Verbatim, and with nothing else, reproduce the data below from its first line through the line containing "Phases, run on".
Material to process Start Marker
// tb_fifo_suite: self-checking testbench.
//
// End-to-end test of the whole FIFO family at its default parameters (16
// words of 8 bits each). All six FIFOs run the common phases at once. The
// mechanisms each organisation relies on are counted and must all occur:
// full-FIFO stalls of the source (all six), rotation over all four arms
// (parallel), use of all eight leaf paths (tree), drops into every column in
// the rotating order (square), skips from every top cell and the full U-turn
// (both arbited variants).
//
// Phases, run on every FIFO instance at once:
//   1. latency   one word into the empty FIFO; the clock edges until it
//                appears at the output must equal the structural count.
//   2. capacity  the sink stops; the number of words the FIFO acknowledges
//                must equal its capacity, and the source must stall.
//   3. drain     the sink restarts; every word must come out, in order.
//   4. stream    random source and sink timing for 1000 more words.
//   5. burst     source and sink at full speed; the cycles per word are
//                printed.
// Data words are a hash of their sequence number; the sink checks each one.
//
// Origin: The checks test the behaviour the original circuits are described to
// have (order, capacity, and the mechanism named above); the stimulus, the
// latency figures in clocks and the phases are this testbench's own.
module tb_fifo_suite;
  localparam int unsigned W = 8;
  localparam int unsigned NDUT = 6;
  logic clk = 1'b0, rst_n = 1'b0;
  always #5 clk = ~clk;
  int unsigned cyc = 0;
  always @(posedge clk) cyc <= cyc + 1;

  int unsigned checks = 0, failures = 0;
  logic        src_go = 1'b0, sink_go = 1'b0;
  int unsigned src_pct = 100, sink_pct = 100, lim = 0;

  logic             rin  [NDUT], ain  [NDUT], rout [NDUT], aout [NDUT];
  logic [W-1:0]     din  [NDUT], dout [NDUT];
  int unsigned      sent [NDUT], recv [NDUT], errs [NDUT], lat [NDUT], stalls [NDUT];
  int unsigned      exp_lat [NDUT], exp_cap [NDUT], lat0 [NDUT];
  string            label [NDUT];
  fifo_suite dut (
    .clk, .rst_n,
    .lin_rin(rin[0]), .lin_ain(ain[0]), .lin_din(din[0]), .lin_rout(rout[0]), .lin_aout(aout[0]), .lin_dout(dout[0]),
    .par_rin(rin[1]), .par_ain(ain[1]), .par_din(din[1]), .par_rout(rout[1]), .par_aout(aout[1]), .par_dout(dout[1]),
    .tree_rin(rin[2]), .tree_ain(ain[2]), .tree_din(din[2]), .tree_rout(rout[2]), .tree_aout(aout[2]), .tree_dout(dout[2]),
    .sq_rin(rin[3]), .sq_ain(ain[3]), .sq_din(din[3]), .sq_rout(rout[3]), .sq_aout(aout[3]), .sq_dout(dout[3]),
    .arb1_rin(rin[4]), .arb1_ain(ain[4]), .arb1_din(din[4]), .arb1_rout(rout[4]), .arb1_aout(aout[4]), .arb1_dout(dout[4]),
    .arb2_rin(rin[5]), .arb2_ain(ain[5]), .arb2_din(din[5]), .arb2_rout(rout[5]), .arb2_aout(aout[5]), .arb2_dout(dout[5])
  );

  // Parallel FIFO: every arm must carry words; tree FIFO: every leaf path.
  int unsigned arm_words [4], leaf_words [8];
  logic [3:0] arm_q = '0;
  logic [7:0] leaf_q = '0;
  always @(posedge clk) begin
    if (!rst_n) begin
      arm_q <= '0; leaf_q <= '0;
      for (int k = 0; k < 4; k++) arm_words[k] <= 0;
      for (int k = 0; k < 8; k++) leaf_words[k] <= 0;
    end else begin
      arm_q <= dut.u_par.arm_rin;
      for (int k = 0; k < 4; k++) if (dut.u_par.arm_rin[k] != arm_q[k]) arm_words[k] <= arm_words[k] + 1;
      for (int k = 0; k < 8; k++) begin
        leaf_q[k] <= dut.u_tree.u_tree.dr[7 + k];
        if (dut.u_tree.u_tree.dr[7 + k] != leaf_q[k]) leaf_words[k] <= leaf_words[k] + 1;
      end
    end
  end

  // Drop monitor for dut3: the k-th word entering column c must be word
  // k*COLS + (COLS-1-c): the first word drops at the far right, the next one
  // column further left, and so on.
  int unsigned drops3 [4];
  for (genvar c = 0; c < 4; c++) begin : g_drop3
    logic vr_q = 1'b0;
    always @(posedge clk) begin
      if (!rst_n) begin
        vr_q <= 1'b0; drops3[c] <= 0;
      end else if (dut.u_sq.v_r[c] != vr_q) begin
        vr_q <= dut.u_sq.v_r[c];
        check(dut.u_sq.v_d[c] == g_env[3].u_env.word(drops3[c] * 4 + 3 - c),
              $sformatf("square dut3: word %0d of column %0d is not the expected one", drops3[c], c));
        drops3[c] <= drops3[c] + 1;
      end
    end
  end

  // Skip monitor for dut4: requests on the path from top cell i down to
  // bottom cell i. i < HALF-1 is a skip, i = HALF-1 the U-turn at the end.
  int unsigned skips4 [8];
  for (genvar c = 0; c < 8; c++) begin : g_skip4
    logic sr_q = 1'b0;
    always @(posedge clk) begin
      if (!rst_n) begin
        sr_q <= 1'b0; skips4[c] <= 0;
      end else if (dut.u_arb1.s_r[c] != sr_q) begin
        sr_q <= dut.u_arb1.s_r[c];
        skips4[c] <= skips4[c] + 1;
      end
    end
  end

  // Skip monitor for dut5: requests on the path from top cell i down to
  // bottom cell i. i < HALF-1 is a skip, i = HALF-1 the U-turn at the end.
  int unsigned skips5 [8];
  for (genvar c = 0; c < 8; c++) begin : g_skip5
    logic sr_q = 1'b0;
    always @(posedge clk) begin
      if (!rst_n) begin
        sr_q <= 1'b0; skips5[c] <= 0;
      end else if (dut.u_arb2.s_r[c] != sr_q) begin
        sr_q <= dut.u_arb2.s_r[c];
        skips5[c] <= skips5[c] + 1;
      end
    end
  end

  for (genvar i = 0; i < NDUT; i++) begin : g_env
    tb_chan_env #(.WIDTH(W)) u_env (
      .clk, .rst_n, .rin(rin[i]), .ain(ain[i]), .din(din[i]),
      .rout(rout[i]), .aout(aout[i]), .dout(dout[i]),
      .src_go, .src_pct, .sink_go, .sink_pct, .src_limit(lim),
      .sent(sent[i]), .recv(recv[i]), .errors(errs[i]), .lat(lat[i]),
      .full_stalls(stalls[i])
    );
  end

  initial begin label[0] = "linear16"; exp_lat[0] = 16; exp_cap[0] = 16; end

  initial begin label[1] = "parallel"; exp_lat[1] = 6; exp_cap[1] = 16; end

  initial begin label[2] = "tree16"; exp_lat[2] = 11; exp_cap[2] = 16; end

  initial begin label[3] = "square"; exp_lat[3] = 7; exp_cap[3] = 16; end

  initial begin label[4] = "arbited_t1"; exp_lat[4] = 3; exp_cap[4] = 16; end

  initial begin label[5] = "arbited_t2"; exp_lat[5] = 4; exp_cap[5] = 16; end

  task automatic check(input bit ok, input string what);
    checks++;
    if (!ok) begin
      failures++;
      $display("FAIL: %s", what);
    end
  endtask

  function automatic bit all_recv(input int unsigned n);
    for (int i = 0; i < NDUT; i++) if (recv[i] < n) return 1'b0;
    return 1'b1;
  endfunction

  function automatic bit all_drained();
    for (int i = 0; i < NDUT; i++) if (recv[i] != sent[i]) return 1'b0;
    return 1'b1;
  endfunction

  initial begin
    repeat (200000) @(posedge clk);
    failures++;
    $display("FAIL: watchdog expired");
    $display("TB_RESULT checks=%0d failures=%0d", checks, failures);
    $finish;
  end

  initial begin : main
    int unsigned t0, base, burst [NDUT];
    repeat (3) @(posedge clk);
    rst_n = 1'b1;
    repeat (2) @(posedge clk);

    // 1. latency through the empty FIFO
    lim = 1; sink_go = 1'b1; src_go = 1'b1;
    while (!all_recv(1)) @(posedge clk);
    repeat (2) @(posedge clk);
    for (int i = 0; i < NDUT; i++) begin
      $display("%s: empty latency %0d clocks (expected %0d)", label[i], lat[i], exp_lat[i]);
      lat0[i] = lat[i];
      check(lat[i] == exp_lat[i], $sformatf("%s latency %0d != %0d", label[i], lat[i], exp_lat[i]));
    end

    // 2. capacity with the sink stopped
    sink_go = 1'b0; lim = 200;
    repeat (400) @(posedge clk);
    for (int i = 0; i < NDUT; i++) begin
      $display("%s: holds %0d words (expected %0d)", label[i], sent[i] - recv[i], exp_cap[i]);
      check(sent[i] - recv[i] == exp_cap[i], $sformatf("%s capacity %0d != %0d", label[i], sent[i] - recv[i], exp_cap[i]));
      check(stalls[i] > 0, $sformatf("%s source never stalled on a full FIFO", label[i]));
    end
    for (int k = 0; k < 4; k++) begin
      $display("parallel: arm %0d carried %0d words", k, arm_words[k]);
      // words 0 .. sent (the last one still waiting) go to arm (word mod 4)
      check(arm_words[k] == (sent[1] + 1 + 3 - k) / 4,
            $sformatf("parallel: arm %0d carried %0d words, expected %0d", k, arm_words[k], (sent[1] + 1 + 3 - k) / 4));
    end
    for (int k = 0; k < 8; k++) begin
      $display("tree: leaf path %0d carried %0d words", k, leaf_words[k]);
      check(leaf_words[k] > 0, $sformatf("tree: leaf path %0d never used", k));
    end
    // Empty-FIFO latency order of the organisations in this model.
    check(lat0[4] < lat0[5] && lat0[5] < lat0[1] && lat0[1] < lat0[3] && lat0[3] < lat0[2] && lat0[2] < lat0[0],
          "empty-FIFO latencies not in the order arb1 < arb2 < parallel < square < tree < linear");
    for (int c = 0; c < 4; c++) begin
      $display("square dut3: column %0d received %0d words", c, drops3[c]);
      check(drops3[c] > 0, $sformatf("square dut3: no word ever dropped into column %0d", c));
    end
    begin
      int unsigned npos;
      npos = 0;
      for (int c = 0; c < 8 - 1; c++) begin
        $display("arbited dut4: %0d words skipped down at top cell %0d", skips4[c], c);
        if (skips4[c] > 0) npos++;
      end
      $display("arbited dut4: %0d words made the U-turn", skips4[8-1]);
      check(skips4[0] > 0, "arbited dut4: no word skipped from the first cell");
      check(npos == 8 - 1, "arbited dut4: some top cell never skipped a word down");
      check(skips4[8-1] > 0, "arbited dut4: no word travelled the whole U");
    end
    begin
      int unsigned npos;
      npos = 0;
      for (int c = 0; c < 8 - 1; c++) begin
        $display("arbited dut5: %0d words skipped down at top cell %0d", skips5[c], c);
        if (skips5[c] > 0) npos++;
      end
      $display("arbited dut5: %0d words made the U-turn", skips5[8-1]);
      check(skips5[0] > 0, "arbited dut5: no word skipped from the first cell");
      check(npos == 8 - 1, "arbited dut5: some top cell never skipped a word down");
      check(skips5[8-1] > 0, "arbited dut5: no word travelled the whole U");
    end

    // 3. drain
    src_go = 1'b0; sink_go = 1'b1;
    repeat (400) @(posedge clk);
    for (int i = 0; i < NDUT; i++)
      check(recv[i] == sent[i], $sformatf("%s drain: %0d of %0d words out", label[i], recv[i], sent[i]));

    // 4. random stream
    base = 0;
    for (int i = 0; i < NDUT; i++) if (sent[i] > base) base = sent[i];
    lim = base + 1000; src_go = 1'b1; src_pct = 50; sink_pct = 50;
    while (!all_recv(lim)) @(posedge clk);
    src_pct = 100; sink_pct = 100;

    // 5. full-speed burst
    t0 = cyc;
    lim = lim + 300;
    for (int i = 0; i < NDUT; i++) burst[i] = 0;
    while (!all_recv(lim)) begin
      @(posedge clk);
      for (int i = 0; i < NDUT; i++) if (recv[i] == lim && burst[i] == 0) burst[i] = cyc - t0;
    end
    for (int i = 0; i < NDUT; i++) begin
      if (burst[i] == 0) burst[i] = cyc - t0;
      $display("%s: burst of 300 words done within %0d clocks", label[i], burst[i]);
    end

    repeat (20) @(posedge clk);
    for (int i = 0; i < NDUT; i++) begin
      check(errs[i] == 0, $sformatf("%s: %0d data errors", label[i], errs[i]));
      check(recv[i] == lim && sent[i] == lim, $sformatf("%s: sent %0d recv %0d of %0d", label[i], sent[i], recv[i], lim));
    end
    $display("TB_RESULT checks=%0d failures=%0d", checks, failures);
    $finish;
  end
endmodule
Material to process End Marker
[Answer to this problem]:
// tb_fifo_suite: self-checking testbench.
//
// End-to-end test of the whole FIFO family at its default parameters (16
// words of 8 bits each). All six FIFOs run the common phases at once. The
// mechanisms each organisation relies on are counted and must all occur:
// full-FIFO stalls of the source (all six), rotation over all four arms
// (parallel), use of all eight leaf paths (tree), drops into every column in
// the rotating order (square), skips from every top cell and the full U-turn
// (both arbited variants).
//
// Phases, run on every FIFO instance at once:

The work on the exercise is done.